Another Action Day in the Urban Homesteading Battle. Today we are asked to sign the following letter/petition. If you care to sign, you may do so here. More info at Take Back Urban Homesteading(s) My own view is you cannot copyright a lifestyle, especially one started by our forefathers and foremothers generations ago. Anf part of what cracks me up is the DerVaes claim that copyrighting Urban Homestead and Urban Homesteading protects their intellectual property. What toast- as you can see in the petition letter Mother Earth News had articles in print in 1976 and 1980, predating the Dervae's latent claim of the year 2002.
The Letter:
Greetings Jules and the Dervaes Institute Corporation,
I am writing to ask that you cancel the Trademarks on "Urban Homestead" and "Urban Homesteading" in good faith from the urban homestead community. The Urban Homesteading movement was addressed in two articles by Mother Earth News, a 1976 Article on the Integral Home (1) and a 1980 Article on Modern Homesteading (2) which both pre-date the 2002 date of first use as claimed on your trademark filing. As such, I believe that your group has laid false claims on the rights to the term.

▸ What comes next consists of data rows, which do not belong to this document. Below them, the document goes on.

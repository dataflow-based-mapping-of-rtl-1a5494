// End-to-end testbench of gesture_fpga_top with every parameter at its
// default: one full 384 x 240 image group is loaded, processed by Region,
// Contour and Ellipse, and unloaded. The test itself is shared with the
// reduced-size testbench; see gesture_tb_body.svh.
module tb_gesture_fpga_top_full;
  import hpdf_pkg::*;

  localparam int unsigned W = IMG_W;
  localparam int unsigned H = IMG_H;

`include "gesture_tb_body.svh"

  gesture_fpga_top dut (.*);

endmodule
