// Behavioural model of one pipelined ZBT SRAM bank (512K x 32 by default),
// for simulation only; it stands for the external memory chip on the board.
// A command is sampled on a clock edge when cs_n and cke_n are low. Two edges
// later a write takes dq_i under the active-low byte enables bw_n, and a
// read's data is driven on dq_o during the cycle before that second edge,
// so the controller samples it on the same edge. adv_ld_n is assumed low.
// The array is initialised to zero so that every read is defined.
module zbt_sram_model #(
  parameter int unsigned ADDR_W = 19,
  parameter int unsigned DATA_W = 32,
  parameter int unsigned DEPTH  = 1 << ADDR_W
) (
  input  logic                clk,
  input  logic [ADDR_W-1:0]   addr,
  input  logic                cs_n,
  input  logic                we_n,
  input  logic                cke_n,
  input  logic [DATA_W/8-1:0] bw_n,
  input  logic [DATA_W-1:0]   dq_i,
  output logic [DATA_W-1:0]   dq_o
);

  logic [DATA_W-1:0] mem [DEPTH];

  typedef struct packed {
    logic              valid;
    logic              we;
    logic [ADDR_W-1:0] addr;
    logic [DATA_W/8-1:0] bw_n;
  } cmd_t;

  cmd_t c1, c2;

  initial begin
    for (int i = 0; i < DEPTH; i++) mem[i] = '0;
    c1 = '0;
    c2 = '0;
  end

  always @(posedge clk) begin
    if (!cke_n) begin
      c1.valid <= !cs_n;
      c1.we    <= !we_n;
      c1.addr  <= addr;
      c1.bw_n  <= bw_n;
      c2 <= c1;
      if (c2.valid && c2.we && (int'(c2.addr) < DEPTH))
        for (int b = 0; b < DATA_W / 8; b++)
          if (!c2.bw_n[b]) mem[c2.addr][8*b +: 8] <= dq_i[8*b +: 8];
    end
  end

  always_comb begin
    dq_o = '0;
    if (c2.valid && !c2.we && (int'(c2.addr) < DEPTH)) dq_o = mem[c2.addr];
  end

  // Direct access for testbenches (load images, check results)
  function automatic logic [DATA_W-1:0] peek(input int unsigned a);
    return mem[a];
  endfunction

  task automatic poke(input int unsigned a, input logic [DATA_W-1:0] d);
    mem[a] = d;
  endtask

endmodule
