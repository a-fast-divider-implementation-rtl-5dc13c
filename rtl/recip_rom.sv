// recip_rom: reciprocal seed table, 2^M words of M bits.
//
// The address is the M fraction bits of the divisor b that follow its
// leading one, so address i covers b in [1 + i/2^M, 1 + (i+1)/2^M).  Each
// word holds the seed X = floor(2^(M+1) / (1 + (i+1)/2^M)) / 2^(M+1) minus
// its always-set top bit (X lies in [1/2,1)).  Rounding the seed down from
// the reciprocal of the interval's upper end keeps X at or below 1/b for
// every b of the interval, so 1 - bX is never negative; this rule is the
// design description's, the word layout with a hidden top bit is this
// design's choice.  The contents are computed at elaboration time, so no
// data file is needed.
//
// Interface: addr in, word out.  Timing: purely combinational (an
// asynchronous ROM); the divider registers its output together with 1 - bX.
module recip_rom #(
  parameter int unsigned M = nr4_div_pkg::M_DEFAULT
) (
  input  logic [M-1:0] addr,
  output logic [M-1:0] word
);

  typedef logic [M-1:0] rom_t [2**M];

  function automatic rom_t build_rom();
    rom_t r;
    for (int unsigned i = 0; i < 2**M; i++) begin
      // Drop the top bit (weight 2^M) of the (M+1)-bit seed.
      r[i] = M'(nr4_div_pkg::seed_full(M, i) - (longint'(1) << M));
    end
    return r;
  endfunction

  localparam rom_t ROM = build_rom();

  always_comb word = ROM[addr];

endmodule
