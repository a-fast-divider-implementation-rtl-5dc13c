// tb_recip_rom: checks every word of the reciprocal seed table.
//
// For each address i the full seed T = {1, word} must satisfy the table's
// rule independently of how the table is built: T/2^(M+1) is at or below
// the reciprocal of the interval's upper end 1 + (i+1)/2^M, and T+1 would
// break that rule (the seed is the largest allowed).  It also checks that
// the resulting 1 - bX at the interval's lower end stays below 1/16, which
// the divider relies on.
module tb_recip_rom;
  localparam int unsigned M = 5;

  logic [M-1:0] addr;
  logic [M-1:0] word;
  int checks = 0, failures = 0;

  recip_rom #(.M(M)) dut (.addr(addr), .word(word));

  initial begin
    #100000;
    failures++;
    $display("TB_RESULT checks=%0d failures=%0d", checks, failures);
    $finish;
  end

  initial begin
    longint unsigned t, hi, lo, one, emax;
    one = longint'(1) << (2 * M + 1);     // 1.0 at scale 2^-(2M+1)
    for (int i = 0; i < 2**M; i++) begin
      addr = M'(i);
      #1;
      t  = (longint'(1) << M) + longint'(word);
      hi = (longint'(1) << M) + longint'(i) + 1;
      lo = (longint'(1) << M) + longint'(i);
      checks++;
      if (hi * t > one) begin
        failures++;
        $display("FAIL addr %0d: seed %0d above 1/b_hi", i, t);
      end
      checks++;
      if (hi * (t + 1) <= one) begin
        failures++;
        $display("FAIL addr %0d: seed %0d not the largest allowed", i, t);
      end
      emax = one - lo * t;                 // 1 - b_lo X
      checks++;
      if (emax * 16 >= one) begin
        failures++;
        $display("FAIL addr %0d: 1-bX = %0d/2^%0d not below 1/16", i, emax, 2*M+1);
      end
    end
    $display("TB_RESULT checks=%0d failures=%0d", checks, failures);
    $finish;
  end
endmodule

Your actions go against the spirit that makes up the Urban Homesteading
community. Furthermore, I will be boycotting your digital properties and
physical goods until your corporation legally cancels the trademark
registrations.
1. http://www.motherearthnews.com/Nature-Community/1976-11-01/The-Integral-Urban-House.aspx
2. http://www.motherearthnews.com/Modern-Homesteading/1980-09-01/Community-Homesteading-Programs.aspx?page=4"
1 comment:
I am just totally blown away that anyone would even think to try to copyright such a phrase. It's sort of like copyrighting the phrase "suburban housewife". Are you sure they have copyrighted it and not tradmarked it?
But what really amuses me is that back in the 1980's I remember the term being used to mean something entirely different. At the time, here in Denver at least, there was a great deal of gentrification going on in crime-ridden urban neighborhoods. And when wealthy white people would move into a predominantly black urban neighborhood, they would call it "urban homesteading".
Speaking as a person who had to completely dismantel a previous blog because someone threatened to sue me over the name (they claimed I used a word that they had trademarked) I'm really starting to think that this whole concept has gone entirely too far! Brings up images of Monsanto patenting seeds etc.
I think I'll go apply for a patent on air and charge everybody to breathe!